Es un doblador de voltaje.

Chao.
elaficionado.


----------



## otto (Oct 1, 2008)

la tension en paralelo no ess la misma que la de la fuente?


----------



## joselectronic (Oct 1, 2008)

Bueno man creo que Primero no debes pescar el diodo,  tienes que sacarlo del circuito, luego debes encontrar la Xc=[1/(2π*f*c)] donde π = pi (3.1416); f = frecuencia; C = faradios. Y Xc es la resistencia del condensador que es casi nada es aprox. 2.65 ohm, luego sumalo a la resistencia de kilo ohm, y te resulta la resistencia total del circuito (1002.65 ohm) con eso sacas la intencidad total del circuito que seria 10/1002.65= 0.01 Amp aprox. y con eso calculas el voltage en la resistencia 0.01 * 1000 = 10 volt aprox.

 Eso creo man ojalas te sirva... sorry si es que estoy mal adios. saludos......


----------



## joselectronic (Oct 1, 2008)

jajaja me enrede entero jajaja verdad que los condendasores en serie en corriente alterna funcionan como puentes o corto circuitos y como esta en paralelo da 10 al igual que la fuente jaja pero en todo caso tu querias la resolucion del ejercicio y esa seria


----------



## Eduardo (Oct 1, 2008)

joel89 dijo:
			
		

> como calculo el vooltaje en la resistenciadel circuito de la figura?



Fijate que como el diodo te va a conducir cada vez que la tension en la resistencia tienda a ser negativa (para simplificar se desprecia la caida en el diodo) el condensador te va a quedar cargado con una componnete continua de 10V (el valor del pico negativo).
Siendo el condensador de 1000uF y de 1k la resistencia, te resulta una constante de tiempo mucho mas alta que que la duracion de un ciclo de 60Hz. Que significa eso?  Que en un ciclo la tension en los extremos del condensador se va a modificar poco, por lo que podes simplificar de nuevo considerandola constante.
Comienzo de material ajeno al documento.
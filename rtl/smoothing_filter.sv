// smoothing_filter: the Gaussian smoothing stage.
//
// Five parallel row memories receive the same raw pixels; once five rows are
// stored they each send one pixel per clock from the same column, one row
// apart, into the last column of a 5x5 window that shifts left one column per
// clock. The Gaussian mask turns each full window into one smoothed pixel per
// clock. The first result is the pixel P(2,2); the output frame is therefore
// (W-4) x (H-4), in raster order.
//
// Interface: in_valid/in_pix is the raw W x H 8-bit frame stream. out_valid
// pulses with the 16-bit unnormalised smoothed pixel (see gauss_mask5x5).
// Latency from the read of a column to its result is 4 clocks (memory read,
// window register, two adder steps).
//
// Five memories, the 5x5 window and one smoothed pixel per clock follow the
// design this implements; the register stages and the unnormalised output are
// choices of this implementation.
module smoothing_filter
  import canny_pkg::*;
#(
  parameter int W = 708,
  parameter int H = 752
) (
  input  logic             clk,
  input  logic             rst,
  input  logic             in_valid,
  input  logic [PIX_W-1:0] in_pix,
  output logic             out_valid,
  output logic [SMO_W-1:0] out_pix
);

  localparam int K  = 5;
  localparam int CW = $clog2(W + 1);

  logic             col_valid;
  logic [PIX_W-1:0] col_data [K];
  logic [CW-1:0]    col_c;
  logic [PIX_W-1:0] win [K][K];
  logic             win_valid;

  line_buffer_bank #(.DW(PIX_W), .K(K), .W(W), .H(H)) u_bank (
    .clk, .rst, .in_valid, .in_data(in_pix),
    .col_valid, .col_data, .col_c, .col_r(),
    .rd_en_o(), .rd_addr_o(), .wr_addr_o()
  );

  shift_window #(.DW(PIX_W), .K(K)) u_win (
    .clk, .shift(col_valid), .col_in(col_data), .win
  );

  // The window is complete once the column just shifted in is column K-1 or later.
  always_ff @(posedge clk) begin
    if (rst) win_valid <= 1'b0;
    else     win_valid <= col_valid && (int'(col_c) >= K - 1);
  end

  gauss_mask5x5 u_mask (
    .clk, .rst, .in_valid(win_valid), .win, .out_valid, .out_pix
  );

endmodule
Agora bien: Que tension tengo en la resistencia si al condensador lo tengo con una cargado con 10V --> pues una senoide con 10V de offset.
Es decir: A la entrada tengo  Vin = 10*seno(wt) y en la resistencia Vr = 10*+10*seno(wt)


Si quisieras analizar la salida con condensadores mas chicos, tendrias que calcular el transitorio arrancando con la senoide en -10V y el condensador cargado con 10V.  Esa solucion sera valida hasta que la tension en la resistencia vuelva a ser 0, el problema es que ese tiempo lo tenes que calcular numericamente porque es una ecuacion trascendente.
A medida que se agranda el condensador ese tiempo es mas cercano al de ciclo y se te va aproximando a la ecuacion anterior.


----------



## burren (Oct 1, 2008)

bueno pues de acuerdo creo que lo mas practico es sacar la impedancia capacitiva como arriba se dedujo y pues en serie con la resistencia de 1k la Xc es minima da del orden de los 2 u 3 ohms y pues la caida del voltaje en ella seria despreciativa por lo que si efectivamente los 10v practicamente se verian reflejados en la resistencia de 1k


----------



## joel89 (Oct 1, 2008)

Amigos, muchas gracias por todo, sus comentarios fueron de mucha ayuda. Me sacaron de dudas.


----------